OPSO means Overlapping-Pairs-Sparse-Occupancy. The OPSO test considers 2-letter words from an alphabet of 1024 letters. Each letter is determined by a specified ten bits from a 32-bit integer in the sequence to be tested. OPSO generates 2^21 (overlapping) 2-letter words (from 2^21+1 "keystrokes") and counts the number of missing words---that is 2-letter words which do not appear in the entire sequence. That count should be very close to normally distributed with mean 141,909, sigma 290. Thus (missingwrds-141909)/290 should be a standard normal variable. The OPSO test takes 32 bits at a time from the test file and uses a designated set of ten consecutive bits. It then restarts the file for the next designated 10 bits, and so on.

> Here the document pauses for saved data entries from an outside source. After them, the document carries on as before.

// semi_decoupled_ctrl: semi-decoupled 4-phase bundled-data latch controller
// (Furber and Day) used to replace the clock of one latch in a
// de-synchronised circuit.
//
// How it works: two asymmetric C-elements.
//   A    = C(a = rin, b = rout, c = aout): set by rin & ~rout, cleared by
//          ~rin & rout & aout. A is the input acknowledge (ain) and drives
//          the latch: the latch is closed while A is high.
//   rout = C(a = A, b = aout, +): set by A & ~aout, cleared by ~A.
// So an input request closes the latch and acknowledges it (A+), the output
// request follows once the previous output handshake has finished
// (aout low), and the latch reopens (A-) only after the input request has
// been withdrawn and the receiver has acknowledged (aout high), which is
// what lets neighbouring latches overlap their handshakes.
//
// Interface: rst_n; input channel rin/ain; output channel rout/aout;
// latch_open (1 = transparent).
// Reset: FULL = 0 resets empty (A = 0, rout = 0, latch open); FULL = 1
// resets holding a valid token (A = 1, rout = 1, latch closed), which a
// ring of controllers needs in at least one stage to start.
// Timing: no clock; requests are bundled with data by a matched delay
// outside this block.
// The two C-element functions and the signal names follow the document's
// drawings; "latch open while A is low" (normally-open latch) and the two
// reset states are this design's own choices. The loop through the two
// C-elements (A feeds rout, rout feeds back into A) is the intended
// asynchronous state machine; a simulator or linter reports it as a
// circular combinational path on rout, which is expected for this circuit
// and settles because each C-element only changes when its set or reset
// term is true.
module semi_decoupled_ctrl #(
  parameter logic FULL = 1'b0
) (
  input  logic rst_n,
  input  logic rin,
  output logic ain,
  output logic rout,
  input  logic aout,
  output logic latch_open
);
  logic a;

  c_element #(.VARIANT(1), .INIT(FULL)) u_ca (.rst_n, .a(rin), .b(rout), .c(aout), .z(a));
  c_element #(.VARIANT(2), .INIT(FULL)) u_cr (.rst_n, .a(a),   .b(aout), .c(1'b0), .z(rout));

  assign ain        = a;
  assign latch_open = ~a;
endmodule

OverlappingQuadruplesSparseOccupancy test extends OverlappingPairsSparseOccupancy

with bits_pl = 5 std = 295.0 OQSO means Overlapping-Quadruples-Sparse-Occupancy. The test OQSO is similar, except that it considers 4-letter words from an alphabet of 32 letters, each letter determined by a designated string of 5 consecutive bits from the test file, elements of which are assumed 32-bit random integers. The mean number of missing words in a sequence of 2^21 four- letter words, (2^21+3 "keystrokes"), is again 141909, with sigma = 295. The mean is based on theory; sigma comes from extensive simulation.

Run test

This is the Runs Test. It counts runs up, and runs down, in a sequence of uniform [0,1) variables, obtained by floating- the 32-bit integers in the specified file. This example shows how runs are counted: .123,.357,.789,.425,.224,.416,.95 contains an up-run of length 3, a down-run of length 2 and an up-run of (at least) 2, depending on the next values. The covariance matrices for the runs-up and runs-down are well known, leading to chisquare tests for quadratic forms in the weak inverses of the covariance matrices. Runs are counted for sequences of length 10,000. This is done ten times. Then another three sets of ten.

Squeeze test

This is the Squeeze Test. Random integers are floated to get uniforms on [0,1). Starting with k=2^31-1=2147483647, the test finds j, the number of iterations necessary to reduce k to 1, using the reduction k=ceiling(k*U), with U provided by floating integers from the file being tested. Such j's are found 100,000 times, then counts for the number of times j was <=6,7,...,47,>=48 are used to provide a chi-square test for cell frequencies.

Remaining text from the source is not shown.